--- Instructions to follow ---
Reproduce all entries word for word.

[Stored entries]
********************

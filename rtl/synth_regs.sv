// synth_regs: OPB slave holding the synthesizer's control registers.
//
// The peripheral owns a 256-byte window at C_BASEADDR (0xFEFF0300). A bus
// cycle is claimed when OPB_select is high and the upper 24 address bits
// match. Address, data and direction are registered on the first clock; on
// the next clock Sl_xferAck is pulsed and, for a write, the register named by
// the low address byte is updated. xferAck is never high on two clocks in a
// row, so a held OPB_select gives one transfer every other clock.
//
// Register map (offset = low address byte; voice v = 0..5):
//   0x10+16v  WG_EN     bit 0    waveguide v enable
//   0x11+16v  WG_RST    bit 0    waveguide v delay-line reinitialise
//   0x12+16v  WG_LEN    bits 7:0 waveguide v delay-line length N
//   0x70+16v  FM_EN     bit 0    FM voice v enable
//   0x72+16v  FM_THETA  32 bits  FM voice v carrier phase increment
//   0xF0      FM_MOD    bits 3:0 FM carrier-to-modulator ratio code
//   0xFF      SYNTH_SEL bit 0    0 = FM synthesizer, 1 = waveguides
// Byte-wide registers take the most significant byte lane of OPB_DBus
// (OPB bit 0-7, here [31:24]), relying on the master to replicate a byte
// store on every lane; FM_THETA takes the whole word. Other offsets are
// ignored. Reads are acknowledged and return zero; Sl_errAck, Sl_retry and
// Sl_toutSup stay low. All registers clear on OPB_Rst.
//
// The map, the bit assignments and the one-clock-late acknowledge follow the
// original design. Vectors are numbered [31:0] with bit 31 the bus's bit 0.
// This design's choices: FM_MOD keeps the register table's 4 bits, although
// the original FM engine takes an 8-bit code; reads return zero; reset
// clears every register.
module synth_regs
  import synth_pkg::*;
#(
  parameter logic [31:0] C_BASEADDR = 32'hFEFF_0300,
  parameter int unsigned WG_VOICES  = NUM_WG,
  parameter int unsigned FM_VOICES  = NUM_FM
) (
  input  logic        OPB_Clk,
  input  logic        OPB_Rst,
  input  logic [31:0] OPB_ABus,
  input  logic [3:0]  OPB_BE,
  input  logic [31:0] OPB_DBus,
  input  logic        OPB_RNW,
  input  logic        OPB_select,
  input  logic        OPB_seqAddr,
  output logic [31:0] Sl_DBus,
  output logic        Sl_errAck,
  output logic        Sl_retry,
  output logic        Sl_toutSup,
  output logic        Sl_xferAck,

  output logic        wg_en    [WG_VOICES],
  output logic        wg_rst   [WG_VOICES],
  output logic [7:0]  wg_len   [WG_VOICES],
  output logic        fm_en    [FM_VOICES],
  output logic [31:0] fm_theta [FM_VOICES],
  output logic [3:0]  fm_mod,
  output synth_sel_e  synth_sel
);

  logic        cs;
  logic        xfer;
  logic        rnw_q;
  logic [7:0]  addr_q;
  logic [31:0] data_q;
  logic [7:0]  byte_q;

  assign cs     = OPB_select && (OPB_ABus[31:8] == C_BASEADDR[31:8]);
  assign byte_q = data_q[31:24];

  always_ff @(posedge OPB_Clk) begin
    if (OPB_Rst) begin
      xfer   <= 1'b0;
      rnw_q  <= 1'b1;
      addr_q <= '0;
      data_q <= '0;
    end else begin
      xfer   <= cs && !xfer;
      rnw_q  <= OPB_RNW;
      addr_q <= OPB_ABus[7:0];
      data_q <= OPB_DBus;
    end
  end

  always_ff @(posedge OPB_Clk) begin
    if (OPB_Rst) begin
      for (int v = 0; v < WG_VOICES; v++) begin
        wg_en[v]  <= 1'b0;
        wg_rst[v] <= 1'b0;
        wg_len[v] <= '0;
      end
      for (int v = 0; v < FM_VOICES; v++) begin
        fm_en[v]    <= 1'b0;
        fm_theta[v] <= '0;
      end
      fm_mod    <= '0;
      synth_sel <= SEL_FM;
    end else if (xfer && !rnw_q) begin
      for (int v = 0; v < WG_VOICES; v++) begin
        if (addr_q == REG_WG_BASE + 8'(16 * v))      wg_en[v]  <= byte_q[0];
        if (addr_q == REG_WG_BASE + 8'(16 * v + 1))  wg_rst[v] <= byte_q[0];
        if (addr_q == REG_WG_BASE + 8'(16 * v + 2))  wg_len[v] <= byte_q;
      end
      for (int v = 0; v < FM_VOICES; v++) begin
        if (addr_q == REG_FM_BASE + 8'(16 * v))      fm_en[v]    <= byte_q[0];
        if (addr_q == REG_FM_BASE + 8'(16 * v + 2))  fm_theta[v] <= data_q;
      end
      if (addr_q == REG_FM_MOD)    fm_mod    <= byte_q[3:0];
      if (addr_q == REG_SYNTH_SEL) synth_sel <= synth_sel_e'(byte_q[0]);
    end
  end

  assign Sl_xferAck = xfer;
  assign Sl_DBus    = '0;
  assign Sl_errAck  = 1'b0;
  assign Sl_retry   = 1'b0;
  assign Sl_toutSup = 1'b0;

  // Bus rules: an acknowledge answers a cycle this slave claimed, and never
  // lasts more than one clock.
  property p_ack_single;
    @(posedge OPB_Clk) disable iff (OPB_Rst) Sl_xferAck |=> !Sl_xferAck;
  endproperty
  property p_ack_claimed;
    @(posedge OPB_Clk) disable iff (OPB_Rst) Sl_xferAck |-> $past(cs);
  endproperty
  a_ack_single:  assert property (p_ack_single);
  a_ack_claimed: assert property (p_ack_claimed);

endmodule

********************

--- Output of the exercise ---
filename rtl/synth_regs.sv
// synth_regs: OPB slave holding the synthesizer's control registers.
//
// The peripheral owns a 256-byte window at C_BASEADDR (0xFEFF0300). A bus
// cycle is claimed when OPB_select is high and the upper 24 address bits
// match. Address, data and direction are registered on the first clock; on
// the next clock Sl_xferAck is pulsed and, for a write, the register named by
// the low address byte is updated. xferAck is never high on two clocks in a
// row, so a held OPB_select gives one transfer every other clock.
//
// Register map (offset = low address byte; voice v = 0..5):
//   0x10+16v  WG_EN     bit 0    waveguide v enable
//   0x11+16v  WG_RST    bit 0    waveguide v delay-line reinitialise
//   0x12+16v  WG_LEN    bits 7:0 waveguide v delay-line length N
//   0x70+16v  FM_EN     bit 0    FM voice v enable
//   0x72+16v  FM_THETA  32 bits  FM voice v carrier phase increment
//   0xF0      FM_MOD    bits 3:0 FM carrier-to-modulator ratio code
//   0xFF      SYNTH_SEL bit 0    0 = FM synthesizer, 1 = waveguides
// Byte-wide registers take the most significant byte lane of OPB_DBus
// (OPB bit 0-7, here [31:24]), relying on the master to replicate a byte
// store on every lane; FM_THETA takes the whole word. Other offsets are
// ignored. Reads are acknowledged and return zero; Sl_errAck, Sl_retry and
// Sl_toutSup stay low. All registers clear on OPB_Rst.
//
// The map, the bit assignments and the one-clock-late acknowledge follow the
// original design. Vectors are numbered [31:0] with bit 31 the bus's bit 0.
// This design's choices: FM_MOD keeps the register table's 4 bits, although
// the original FM engine takes an 8-bit code; reads return zero; reset
// clears every register.
module synth_regs
  import synth_pkg::*;
#(
  parameter logic [31:0] C_BASEADDR = 32'hFEFF_0300,
  parameter int unsigned WG_VOICES  = NUM_WG,
  parameter int unsigned FM_VOICES  = NUM_FM
) (
  input  logic        OPB_Clk,
  input  logic        OPB_Rst,
  input  logic [31:0] OPB_ABus,
  input  logic [3:0]  OPB_BE,
  input  logic [31:0] OPB_DBus,
  input  logic        OPB_RNW,
  input  logic        OPB_select,
  input  logic        OPB_seqAddr,
  output logic [31:0] Sl_DBus,
  output logic        Sl_errAck,
  output logic        Sl_retry,
  output logic        Sl_toutSup,
  output logic        Sl_xferAck,

  output logic        wg_en    [WG_VOICES],
  output logic        wg_rst   [WG_VOICES],
  output logic [7:0]  wg_len   [WG_VOICES],
  output logic        fm_en    [FM_VOICES],
  output logic [31:0] fm_theta [FM_VOICES],
  output logic [3:0]  fm_mod,
  output synth_sel_e  synth_sel
);

  logic        cs;
  logic        xfer;
  logic        rnw_q;
  logic [7:0]  addr_q;
  logic [31:0] data_q;
  logic [7:0]  byte_q;

  assign cs     = OPB_select && (OPB_ABus[31:8] == C_BASEADDR[31:8]);
  assign byte_q = data_q[31:24];

  always_ff @(posedge OPB_Clk) begin
    if (OPB_Rst) begin
      xfer   <= 1'b0;
      rnw_q  <= 1'b1;
      addr_q <= '0;
      data_q <= '0;
    end else begin
      xfer   <= cs && !xfer;
      rnw_q  <= OPB_RNW;
      addr_q <= OPB_ABus[7:0];
      data_q <= OPB_DBus;
    end
  end

  always_ff @(posedge OPB_Clk) begin
    if (OPB_Rst) begin
      for (int v = 0; v < WG_VOICES; v++) begin
        wg_en[v]  <= 1'b0;
        wg_rst[v] <= 1'b0;
        wg_len[v] <= '0;
      end
      for (int v = 0; v < FM_VOICES; v++) begin
        fm_en[v]    <= 1'b0;
        fm_theta[v] <= '0;
      end
      fm_mod    <= '0;
      synth_sel <= SEL_FM;
    end else if (xfer && !rnw_q) begin
      for (int v = 0; v < WG_VOICES; v++) begin
        if (addr_q == REG_WG_BASE + 8'(16 * v))      wg_en[v]  <= byte_q[0];
        if (addr_q == REG_WG_BASE + 8'(16 * v + 1))  wg_rst[v] <= byte_q[0];
        if (addr_q == REG_WG_BASE + 8'(16 * v + 2))  wg_len[v] <= byte_q;
      end
      for (int v = 0; v < FM_VOICES; v++) begin
        if (addr_q == REG_FM_BASE + 8'(16 * v))      fm_en[v]    <= byte_q[0];
        if (addr_q == REG_FM_BASE + 8'(16 * v + 2))  fm_theta[v] <= data_q;
      end
      if (addr_q == REG_FM_MOD)    fm_mod    <= byte_q[3:0];
      if (addr_q == REG_SYNTH_SEL) synth_sel <= synth_sel_e'(byte_q[0]);
    end
  end

  assign Sl_xferAck = xfer;
  assign Sl_DBus    = '0;
  assign Sl_errAck  = 1'b0;
  assign Sl_retry   = 1'b0;
  assign Sl_toutSup = 1'b0;

  // Bus rules: an acknowledge answers a cycle this slave claimed, and never
  // lasts more than one clock.
  property p_ack_single;
    @(posedge OPB_Clk) disable iff (OPB_Rst) Sl_xferAck |=> !Sl_xferAck;
  endproperty
  property p_ack_claimed;
    @(posedge OPB_Clk) disable iff (OPB_Rst) Sl_xferAck |-> $past(cs);
  endproperty
  a_ack_single:  assert property (p_ack_single);
  a_ack_claimed: assert property (p_ack_claimed);

endmodule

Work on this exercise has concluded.